/---

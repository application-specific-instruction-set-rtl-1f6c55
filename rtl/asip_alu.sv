// asip_alu: execute unit of a scalar pipeline (and one lane of a SIMD
// execute unit).
//
// Performs the eight integer operations of the instruction set on two
// DATA_W-bit signed operands; the result has the operand width (the
// product keeps its low DATA_W bits). Bitwise invert uses operand1 only.
// The shifts move operand1 by the amount in the low bits of operand2;
// the right shift is arithmetic because the data words are signed
// integers. Those two details, and the treatment of a shift amount of
// DATA_W or more (the result is then all sign bits or zero), are this
// design's choices. Purely combinational: the stage's FIFOs give the
// pipeline its timing.
module asip_alu
  import asip_pkg::*;
#(
  parameter int DATA_W = 32
) (
  input  logic [OP_W-1:0]   op,
  input  logic [DATA_W-1:0] a,
  input  logic [DATA_W-1:0] b,
  output logic [DATA_W-1:0] y
);

  localparam int SH_W = (DATA_W <= 2) ? 1 : $clog2(DATA_W);
  localparam logic [DATA_W-1:0] DW_VEC = DATA_W;

  logic              big_shift;
  logic [SH_W-1:0]   sh;

  assign sh        = b[SH_W-1:0];
  assign big_shift = (b >= DW_VEC) || (b[DATA_W-1] == 1'b1);

  always_comb begin
    unique case (op)
      OP_MUL:  y = a * b;
      OP_ADD:  y = a + b;
      OP_SUB:  y = a - b;
      OP_AND:  y = a & b;
      OP_OR:   y = a | b;
      OP_NOT:  y = ~a;
      OP_SHR:  y = big_shift ? {DATA_W{a[DATA_W-1]}} : DATA_W'($signed(a) >>> sh);
      OP_SHL:  y = big_shift ? '0 : (a << sh);
      default: y = '0;
    endcase
  end

endmodule
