// tb_asip_alu: self-checking test of the execute unit.
// Applies every operation to random and corner-case operands and compares
// with a reference computed here from 64-bit arithmetic.
module tb_asip_alu;
  import asip_pkg::*;
  localparam int DW = 32;
  logic [OP_W-1:0] op;
  logic [DW-1:0]   a, b, y;
  int checks = 0, failures = 0;

  asip_alu #(.DATA_W(DW)) dut (.*);

  function automatic logic [DW-1:0] ref_op(input logic [OP_W-1:0] o,
                                          input logic [DW-1:0] x, input logic [DW-1:0] z);
    longint sx, sz;
    sx = longint'($signed(x));
    sz = longint'($signed(z));
    case (o)
      OP_MUL: return DW'(sx * sz);
      OP_ADD: return DW'(sx + sz);
      OP_SUB: return DW'(sx - sz);
      OP_AND: return x & z;
      OP_OR:  return x | z;
      OP_NOT: return ~x;
      OP_SHR: return (z >= 32) ? (x[DW-1] ? '1 : '0) : DW'(sx / (longint'(1) << z) - ((sx < 0 && (sx % (longint'(1) << z)) != 0) ? 1 : 0));
      OP_SHL: return (z >= 32) ? '0 : DW'(longint'(x) * (longint'(1) << z));
      default: return '0;
    endcase
  endfunction

  initial begin
    for (int i = 0; i < 4000; i++) begin
      op = OP_W'(i % 10);
      case ($urandom_range(0, 3))
        0: a = $urandom;
        1: a = 32'h8000_0000;
        2: a = 32'hFFFF_FFFF;
        default: a = $urandom_range(0, 100);
      endcase
      b = (op == OP_SHR || op == OP_SHL) ? 32'($urandom_range(0, 40)) : $urandom;
      #1;
      checks++;
      if (y !== ref_op(op, a, b)) begin
        failures++;
        $display("FAIL op %0d a %h b %h y %h exp %h", op, a, b, y, ref_op(op, a, b));
      end
    end
    $display("TB_RESULT checks=%0d failures=%0d", checks, failures);
    $finish;
  end

  initial begin
    #100000;
    failures++;
    $display("TB_RESULT checks=%0d failures=%0d", checks, failures);
    $finish;
  end
endmodule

\---

Return all lines from the data above with "default" in them.

_Result of this exercise_
      default: y = '0;
      default: return '0;
        default: a = $urandom_range(0, 100);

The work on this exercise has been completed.